Collected data entries
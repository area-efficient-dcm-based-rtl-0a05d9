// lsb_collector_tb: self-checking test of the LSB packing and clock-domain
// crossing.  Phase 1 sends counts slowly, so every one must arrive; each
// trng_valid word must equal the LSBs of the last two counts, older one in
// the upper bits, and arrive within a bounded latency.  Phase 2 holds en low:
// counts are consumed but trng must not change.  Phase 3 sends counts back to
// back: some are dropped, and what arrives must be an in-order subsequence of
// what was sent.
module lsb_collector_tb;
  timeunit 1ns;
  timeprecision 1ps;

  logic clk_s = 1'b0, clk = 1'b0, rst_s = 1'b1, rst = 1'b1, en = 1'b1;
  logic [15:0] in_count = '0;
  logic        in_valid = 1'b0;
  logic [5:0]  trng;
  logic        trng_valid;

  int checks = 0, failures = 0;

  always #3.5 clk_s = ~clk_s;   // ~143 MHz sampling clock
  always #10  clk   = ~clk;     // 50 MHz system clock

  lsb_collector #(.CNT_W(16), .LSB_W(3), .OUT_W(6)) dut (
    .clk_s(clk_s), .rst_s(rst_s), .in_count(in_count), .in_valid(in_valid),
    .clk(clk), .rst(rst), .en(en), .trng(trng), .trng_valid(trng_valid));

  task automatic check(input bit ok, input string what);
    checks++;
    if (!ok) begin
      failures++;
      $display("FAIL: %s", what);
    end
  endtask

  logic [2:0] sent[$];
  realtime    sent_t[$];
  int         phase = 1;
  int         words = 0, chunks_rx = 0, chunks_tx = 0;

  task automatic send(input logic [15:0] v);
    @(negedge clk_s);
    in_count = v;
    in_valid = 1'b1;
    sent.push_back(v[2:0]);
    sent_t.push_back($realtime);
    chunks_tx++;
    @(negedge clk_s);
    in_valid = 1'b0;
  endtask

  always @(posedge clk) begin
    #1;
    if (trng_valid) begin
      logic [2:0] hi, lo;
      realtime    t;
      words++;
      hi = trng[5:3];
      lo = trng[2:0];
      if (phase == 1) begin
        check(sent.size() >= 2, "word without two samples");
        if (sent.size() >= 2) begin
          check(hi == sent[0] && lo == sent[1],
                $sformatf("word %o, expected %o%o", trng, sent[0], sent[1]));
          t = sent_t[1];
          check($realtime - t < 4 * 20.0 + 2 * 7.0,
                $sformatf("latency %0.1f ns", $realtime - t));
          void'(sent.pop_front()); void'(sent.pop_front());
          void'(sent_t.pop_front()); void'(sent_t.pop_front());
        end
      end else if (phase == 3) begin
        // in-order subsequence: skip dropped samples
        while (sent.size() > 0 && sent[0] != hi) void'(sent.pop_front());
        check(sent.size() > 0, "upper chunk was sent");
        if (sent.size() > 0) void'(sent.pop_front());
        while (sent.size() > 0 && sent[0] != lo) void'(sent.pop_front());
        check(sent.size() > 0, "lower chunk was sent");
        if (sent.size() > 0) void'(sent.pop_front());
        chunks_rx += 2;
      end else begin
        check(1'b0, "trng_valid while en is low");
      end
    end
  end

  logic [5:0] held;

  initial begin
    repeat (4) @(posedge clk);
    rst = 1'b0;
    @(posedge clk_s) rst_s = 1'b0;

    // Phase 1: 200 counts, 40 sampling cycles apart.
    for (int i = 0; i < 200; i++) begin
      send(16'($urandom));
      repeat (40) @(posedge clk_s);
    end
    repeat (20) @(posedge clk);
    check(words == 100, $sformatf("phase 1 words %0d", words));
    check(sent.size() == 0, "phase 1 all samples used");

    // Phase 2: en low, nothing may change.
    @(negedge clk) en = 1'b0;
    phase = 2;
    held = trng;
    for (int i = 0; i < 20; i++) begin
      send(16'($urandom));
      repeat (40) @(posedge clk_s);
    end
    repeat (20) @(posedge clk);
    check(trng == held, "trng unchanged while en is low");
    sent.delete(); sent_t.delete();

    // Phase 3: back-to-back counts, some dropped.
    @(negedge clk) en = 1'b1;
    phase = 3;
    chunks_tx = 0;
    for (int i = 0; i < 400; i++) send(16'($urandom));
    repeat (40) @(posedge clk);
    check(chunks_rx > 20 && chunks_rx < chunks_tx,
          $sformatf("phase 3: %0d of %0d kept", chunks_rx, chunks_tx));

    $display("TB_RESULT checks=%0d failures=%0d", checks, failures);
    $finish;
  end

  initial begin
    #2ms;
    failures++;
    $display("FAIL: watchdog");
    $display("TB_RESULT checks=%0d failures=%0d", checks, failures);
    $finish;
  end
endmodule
--
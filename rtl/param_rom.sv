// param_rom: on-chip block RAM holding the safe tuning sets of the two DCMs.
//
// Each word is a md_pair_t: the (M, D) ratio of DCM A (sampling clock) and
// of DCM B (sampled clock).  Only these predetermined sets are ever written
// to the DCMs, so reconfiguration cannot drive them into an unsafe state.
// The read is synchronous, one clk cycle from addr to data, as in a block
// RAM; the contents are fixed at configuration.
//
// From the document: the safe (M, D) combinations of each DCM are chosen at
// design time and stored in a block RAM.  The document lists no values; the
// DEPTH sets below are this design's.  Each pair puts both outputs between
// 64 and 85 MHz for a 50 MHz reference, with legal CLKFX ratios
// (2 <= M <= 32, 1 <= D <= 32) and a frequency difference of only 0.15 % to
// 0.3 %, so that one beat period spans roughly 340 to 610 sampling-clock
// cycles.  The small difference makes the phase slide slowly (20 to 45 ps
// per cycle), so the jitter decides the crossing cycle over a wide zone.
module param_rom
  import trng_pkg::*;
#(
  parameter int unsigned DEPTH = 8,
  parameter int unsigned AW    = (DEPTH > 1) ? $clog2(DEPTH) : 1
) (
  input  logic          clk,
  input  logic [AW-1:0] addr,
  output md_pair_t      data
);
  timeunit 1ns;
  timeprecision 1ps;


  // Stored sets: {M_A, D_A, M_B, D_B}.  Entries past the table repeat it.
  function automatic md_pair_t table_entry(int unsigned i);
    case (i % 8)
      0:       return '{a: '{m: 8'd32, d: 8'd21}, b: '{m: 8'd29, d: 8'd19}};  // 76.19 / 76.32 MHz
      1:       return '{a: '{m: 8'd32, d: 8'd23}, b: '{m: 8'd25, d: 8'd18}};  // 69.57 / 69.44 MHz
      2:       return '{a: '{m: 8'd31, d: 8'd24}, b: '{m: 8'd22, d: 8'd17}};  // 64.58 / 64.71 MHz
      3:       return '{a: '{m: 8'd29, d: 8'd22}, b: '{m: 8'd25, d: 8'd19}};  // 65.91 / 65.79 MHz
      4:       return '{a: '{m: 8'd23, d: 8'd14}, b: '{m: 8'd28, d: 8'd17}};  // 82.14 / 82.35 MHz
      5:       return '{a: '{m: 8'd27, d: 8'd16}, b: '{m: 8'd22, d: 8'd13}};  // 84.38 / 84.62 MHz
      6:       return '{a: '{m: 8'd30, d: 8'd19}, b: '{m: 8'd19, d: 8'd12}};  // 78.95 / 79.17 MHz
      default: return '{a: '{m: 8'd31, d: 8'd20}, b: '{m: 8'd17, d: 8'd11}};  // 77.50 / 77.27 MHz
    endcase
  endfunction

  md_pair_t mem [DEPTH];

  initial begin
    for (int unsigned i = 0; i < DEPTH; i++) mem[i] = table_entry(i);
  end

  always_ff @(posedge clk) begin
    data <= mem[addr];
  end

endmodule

◆ Task to carry out ◆
Search the records for the word "parameter". Copy every line that has it.

◆ Solution to this task ◆
  parameter int unsigned DEPTH = 8,
  parameter int unsigned AW    = (DEPTH > 1) ? $clog2(DEPTH) : 1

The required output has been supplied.